● Exercise requirements
Please return the lines below verbatim, beginning at the one that has "check(u_dut.walshnum == 6'd5" and stopping after the one that has "check(rate_n > 100", and add no other lines.

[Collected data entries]
* * * * * * *

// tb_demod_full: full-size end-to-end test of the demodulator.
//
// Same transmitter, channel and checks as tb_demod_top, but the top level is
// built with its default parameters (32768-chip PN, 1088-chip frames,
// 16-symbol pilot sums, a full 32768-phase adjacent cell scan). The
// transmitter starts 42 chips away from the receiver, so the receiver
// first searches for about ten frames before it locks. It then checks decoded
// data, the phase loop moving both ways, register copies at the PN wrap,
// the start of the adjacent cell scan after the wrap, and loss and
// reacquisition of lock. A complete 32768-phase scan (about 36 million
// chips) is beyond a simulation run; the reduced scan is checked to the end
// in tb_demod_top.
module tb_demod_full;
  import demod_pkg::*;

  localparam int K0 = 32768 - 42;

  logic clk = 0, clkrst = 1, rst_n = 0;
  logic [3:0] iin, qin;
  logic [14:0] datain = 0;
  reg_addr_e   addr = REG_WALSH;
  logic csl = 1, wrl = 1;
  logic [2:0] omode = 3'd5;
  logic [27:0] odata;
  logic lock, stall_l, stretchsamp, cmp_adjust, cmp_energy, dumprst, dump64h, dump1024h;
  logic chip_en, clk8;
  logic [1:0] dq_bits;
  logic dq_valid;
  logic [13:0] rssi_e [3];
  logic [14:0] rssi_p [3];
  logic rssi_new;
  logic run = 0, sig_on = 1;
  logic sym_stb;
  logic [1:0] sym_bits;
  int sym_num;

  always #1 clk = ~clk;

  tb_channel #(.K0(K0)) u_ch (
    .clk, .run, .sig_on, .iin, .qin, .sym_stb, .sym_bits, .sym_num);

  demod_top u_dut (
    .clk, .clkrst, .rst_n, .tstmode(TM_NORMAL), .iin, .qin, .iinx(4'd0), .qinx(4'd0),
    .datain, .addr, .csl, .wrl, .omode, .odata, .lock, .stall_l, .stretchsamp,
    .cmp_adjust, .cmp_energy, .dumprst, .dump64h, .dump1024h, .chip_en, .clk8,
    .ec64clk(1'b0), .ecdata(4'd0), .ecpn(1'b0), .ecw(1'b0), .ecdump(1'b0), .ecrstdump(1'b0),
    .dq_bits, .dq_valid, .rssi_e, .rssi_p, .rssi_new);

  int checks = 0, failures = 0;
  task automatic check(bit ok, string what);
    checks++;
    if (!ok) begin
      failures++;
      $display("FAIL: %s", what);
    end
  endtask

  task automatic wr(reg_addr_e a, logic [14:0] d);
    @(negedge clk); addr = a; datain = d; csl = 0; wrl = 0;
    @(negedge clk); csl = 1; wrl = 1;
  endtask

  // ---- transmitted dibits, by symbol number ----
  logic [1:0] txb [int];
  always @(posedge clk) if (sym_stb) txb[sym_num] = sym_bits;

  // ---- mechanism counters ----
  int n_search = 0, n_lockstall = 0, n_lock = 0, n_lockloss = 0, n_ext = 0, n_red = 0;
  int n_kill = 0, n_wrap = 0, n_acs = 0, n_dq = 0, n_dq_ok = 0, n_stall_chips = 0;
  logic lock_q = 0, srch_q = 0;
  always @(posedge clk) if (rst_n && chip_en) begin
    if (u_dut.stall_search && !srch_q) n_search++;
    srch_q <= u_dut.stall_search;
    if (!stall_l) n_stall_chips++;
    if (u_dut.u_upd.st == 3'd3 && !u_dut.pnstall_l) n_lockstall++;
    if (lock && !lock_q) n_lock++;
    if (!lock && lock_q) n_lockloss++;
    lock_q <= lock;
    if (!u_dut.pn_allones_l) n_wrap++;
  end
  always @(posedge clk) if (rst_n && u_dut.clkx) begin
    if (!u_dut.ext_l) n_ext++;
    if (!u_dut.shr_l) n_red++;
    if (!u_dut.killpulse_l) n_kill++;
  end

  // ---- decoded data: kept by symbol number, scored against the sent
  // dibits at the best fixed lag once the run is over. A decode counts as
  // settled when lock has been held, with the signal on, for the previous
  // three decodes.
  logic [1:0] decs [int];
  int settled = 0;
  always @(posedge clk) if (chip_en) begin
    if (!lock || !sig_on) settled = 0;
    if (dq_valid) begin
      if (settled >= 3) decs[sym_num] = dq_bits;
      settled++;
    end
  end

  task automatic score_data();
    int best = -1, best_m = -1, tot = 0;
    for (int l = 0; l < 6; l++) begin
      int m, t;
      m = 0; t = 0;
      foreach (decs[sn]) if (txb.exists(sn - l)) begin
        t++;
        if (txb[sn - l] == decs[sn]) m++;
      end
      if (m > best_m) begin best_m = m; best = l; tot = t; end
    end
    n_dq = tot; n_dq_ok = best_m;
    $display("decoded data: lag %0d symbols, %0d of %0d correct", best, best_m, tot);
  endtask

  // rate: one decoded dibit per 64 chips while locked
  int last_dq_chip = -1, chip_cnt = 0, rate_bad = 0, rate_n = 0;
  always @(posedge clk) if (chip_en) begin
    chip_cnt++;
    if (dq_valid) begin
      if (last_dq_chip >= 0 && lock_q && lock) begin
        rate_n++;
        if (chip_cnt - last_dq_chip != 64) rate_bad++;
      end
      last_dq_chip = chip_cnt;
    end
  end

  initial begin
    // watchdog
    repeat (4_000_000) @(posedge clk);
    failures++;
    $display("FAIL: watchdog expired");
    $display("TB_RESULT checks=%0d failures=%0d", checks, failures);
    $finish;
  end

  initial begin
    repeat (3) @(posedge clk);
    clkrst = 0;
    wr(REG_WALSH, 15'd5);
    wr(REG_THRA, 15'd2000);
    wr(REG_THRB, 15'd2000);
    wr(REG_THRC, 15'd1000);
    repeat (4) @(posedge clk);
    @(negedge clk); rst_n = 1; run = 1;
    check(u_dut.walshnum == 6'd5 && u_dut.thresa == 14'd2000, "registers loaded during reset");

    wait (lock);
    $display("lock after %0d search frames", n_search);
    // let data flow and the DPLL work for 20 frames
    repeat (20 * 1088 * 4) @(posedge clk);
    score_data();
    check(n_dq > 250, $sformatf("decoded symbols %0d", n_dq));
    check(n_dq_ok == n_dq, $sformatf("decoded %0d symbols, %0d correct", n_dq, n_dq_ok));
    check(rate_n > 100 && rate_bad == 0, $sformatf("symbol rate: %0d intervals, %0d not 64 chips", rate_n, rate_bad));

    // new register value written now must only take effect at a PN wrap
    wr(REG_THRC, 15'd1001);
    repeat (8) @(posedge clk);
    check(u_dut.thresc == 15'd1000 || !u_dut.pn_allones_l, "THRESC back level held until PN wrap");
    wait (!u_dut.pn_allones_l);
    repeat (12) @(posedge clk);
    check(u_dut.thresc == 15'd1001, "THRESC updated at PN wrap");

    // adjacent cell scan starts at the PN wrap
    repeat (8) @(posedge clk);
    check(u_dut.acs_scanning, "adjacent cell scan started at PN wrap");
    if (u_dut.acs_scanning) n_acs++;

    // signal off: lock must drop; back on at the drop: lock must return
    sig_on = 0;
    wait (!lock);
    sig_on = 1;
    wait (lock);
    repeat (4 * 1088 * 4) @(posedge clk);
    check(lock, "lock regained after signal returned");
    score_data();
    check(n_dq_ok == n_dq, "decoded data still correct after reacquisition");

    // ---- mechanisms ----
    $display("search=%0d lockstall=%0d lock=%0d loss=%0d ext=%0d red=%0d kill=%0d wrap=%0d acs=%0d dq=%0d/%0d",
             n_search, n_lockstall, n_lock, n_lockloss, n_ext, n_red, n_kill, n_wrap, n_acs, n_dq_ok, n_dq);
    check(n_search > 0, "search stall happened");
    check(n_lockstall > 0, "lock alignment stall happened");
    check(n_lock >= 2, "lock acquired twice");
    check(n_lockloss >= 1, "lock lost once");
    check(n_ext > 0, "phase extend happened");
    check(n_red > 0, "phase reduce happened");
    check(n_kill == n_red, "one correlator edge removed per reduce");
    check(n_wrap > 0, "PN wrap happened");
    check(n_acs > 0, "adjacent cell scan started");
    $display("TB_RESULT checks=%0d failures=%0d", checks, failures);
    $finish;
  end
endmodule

* * * * * * *

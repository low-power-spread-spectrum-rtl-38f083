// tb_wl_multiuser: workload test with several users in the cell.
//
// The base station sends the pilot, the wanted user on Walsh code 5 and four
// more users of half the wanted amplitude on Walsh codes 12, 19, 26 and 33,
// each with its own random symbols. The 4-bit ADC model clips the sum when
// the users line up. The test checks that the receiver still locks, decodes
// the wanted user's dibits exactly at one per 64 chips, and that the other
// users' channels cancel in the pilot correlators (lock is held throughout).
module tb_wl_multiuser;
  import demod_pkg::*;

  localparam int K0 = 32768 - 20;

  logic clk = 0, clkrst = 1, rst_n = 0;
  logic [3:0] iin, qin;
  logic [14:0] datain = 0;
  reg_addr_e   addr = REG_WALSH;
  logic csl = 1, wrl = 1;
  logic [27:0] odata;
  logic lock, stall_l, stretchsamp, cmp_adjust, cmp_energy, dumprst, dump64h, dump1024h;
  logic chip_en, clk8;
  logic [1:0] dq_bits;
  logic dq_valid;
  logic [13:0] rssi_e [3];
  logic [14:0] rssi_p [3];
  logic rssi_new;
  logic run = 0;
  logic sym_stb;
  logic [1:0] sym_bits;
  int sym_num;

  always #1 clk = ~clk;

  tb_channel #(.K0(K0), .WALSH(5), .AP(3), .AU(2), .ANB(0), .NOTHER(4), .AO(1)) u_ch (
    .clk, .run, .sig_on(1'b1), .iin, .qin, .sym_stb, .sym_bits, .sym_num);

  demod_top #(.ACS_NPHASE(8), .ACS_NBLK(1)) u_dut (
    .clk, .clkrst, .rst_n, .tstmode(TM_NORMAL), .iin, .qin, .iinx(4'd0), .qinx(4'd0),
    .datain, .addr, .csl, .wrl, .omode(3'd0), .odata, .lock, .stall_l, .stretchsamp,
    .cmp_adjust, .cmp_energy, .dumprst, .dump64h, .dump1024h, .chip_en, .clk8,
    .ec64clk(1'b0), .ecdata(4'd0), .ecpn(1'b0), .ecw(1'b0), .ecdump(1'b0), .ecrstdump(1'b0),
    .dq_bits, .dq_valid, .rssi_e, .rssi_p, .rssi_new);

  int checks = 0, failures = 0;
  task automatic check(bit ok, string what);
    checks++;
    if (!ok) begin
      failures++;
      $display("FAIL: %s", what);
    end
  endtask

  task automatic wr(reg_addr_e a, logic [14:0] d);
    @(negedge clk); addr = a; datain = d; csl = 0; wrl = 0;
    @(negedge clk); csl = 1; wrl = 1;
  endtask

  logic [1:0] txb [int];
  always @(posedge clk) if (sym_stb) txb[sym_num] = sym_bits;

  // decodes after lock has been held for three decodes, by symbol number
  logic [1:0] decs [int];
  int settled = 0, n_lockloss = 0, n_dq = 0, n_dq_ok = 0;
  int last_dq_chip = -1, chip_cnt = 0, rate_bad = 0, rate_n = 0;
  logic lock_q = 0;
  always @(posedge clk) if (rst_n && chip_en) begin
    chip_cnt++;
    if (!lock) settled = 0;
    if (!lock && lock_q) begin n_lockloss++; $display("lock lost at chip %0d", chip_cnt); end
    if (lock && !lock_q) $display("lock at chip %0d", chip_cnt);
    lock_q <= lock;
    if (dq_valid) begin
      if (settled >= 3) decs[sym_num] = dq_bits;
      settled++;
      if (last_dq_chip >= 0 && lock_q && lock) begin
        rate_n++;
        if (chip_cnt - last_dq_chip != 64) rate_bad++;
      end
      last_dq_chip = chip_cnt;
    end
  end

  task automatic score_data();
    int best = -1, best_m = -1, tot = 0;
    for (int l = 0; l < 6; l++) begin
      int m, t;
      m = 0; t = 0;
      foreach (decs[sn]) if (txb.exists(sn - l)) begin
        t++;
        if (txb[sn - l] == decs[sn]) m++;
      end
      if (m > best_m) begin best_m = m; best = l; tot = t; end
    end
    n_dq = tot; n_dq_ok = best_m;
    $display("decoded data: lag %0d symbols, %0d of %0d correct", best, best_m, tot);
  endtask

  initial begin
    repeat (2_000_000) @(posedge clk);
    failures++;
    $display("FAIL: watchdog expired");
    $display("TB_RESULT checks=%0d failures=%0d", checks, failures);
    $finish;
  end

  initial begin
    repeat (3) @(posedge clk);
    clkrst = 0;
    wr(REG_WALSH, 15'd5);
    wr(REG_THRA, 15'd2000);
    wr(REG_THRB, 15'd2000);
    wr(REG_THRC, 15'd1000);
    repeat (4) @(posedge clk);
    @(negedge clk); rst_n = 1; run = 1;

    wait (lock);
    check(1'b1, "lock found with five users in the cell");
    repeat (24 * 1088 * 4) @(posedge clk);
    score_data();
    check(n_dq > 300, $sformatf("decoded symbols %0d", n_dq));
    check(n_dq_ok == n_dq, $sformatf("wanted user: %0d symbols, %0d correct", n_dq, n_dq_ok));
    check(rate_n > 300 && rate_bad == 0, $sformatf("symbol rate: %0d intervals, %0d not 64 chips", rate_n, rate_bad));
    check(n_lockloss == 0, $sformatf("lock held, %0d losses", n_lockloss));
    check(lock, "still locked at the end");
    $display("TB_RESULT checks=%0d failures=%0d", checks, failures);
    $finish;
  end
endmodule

* * * * * * *

● Answer to the problem
    check(u_dut.walshnum == 6'd5 && u_dut.thresa == 14'd2000, "registers loaded during reset");

    wait (lock);
    $display("lock after %0d search frames", n_search);
    // let data flow and the DPLL work for 20 frames
    repeat (20 * 1088 * 4) @(posedge clk);
    score_data();
    check(n_dq > 250, $sformatf("decoded symbols %0d", n_dq));
    check(n_dq_ok == n_dq, $sformatf("decoded %0d symbols, %0d correct", n_dq, n_dq_ok));
    check(rate_n > 100 && rate_bad == 0, $sformatf("symbol rate: %0d intervals, %0d not 64 chips", rate_n, rate_bad));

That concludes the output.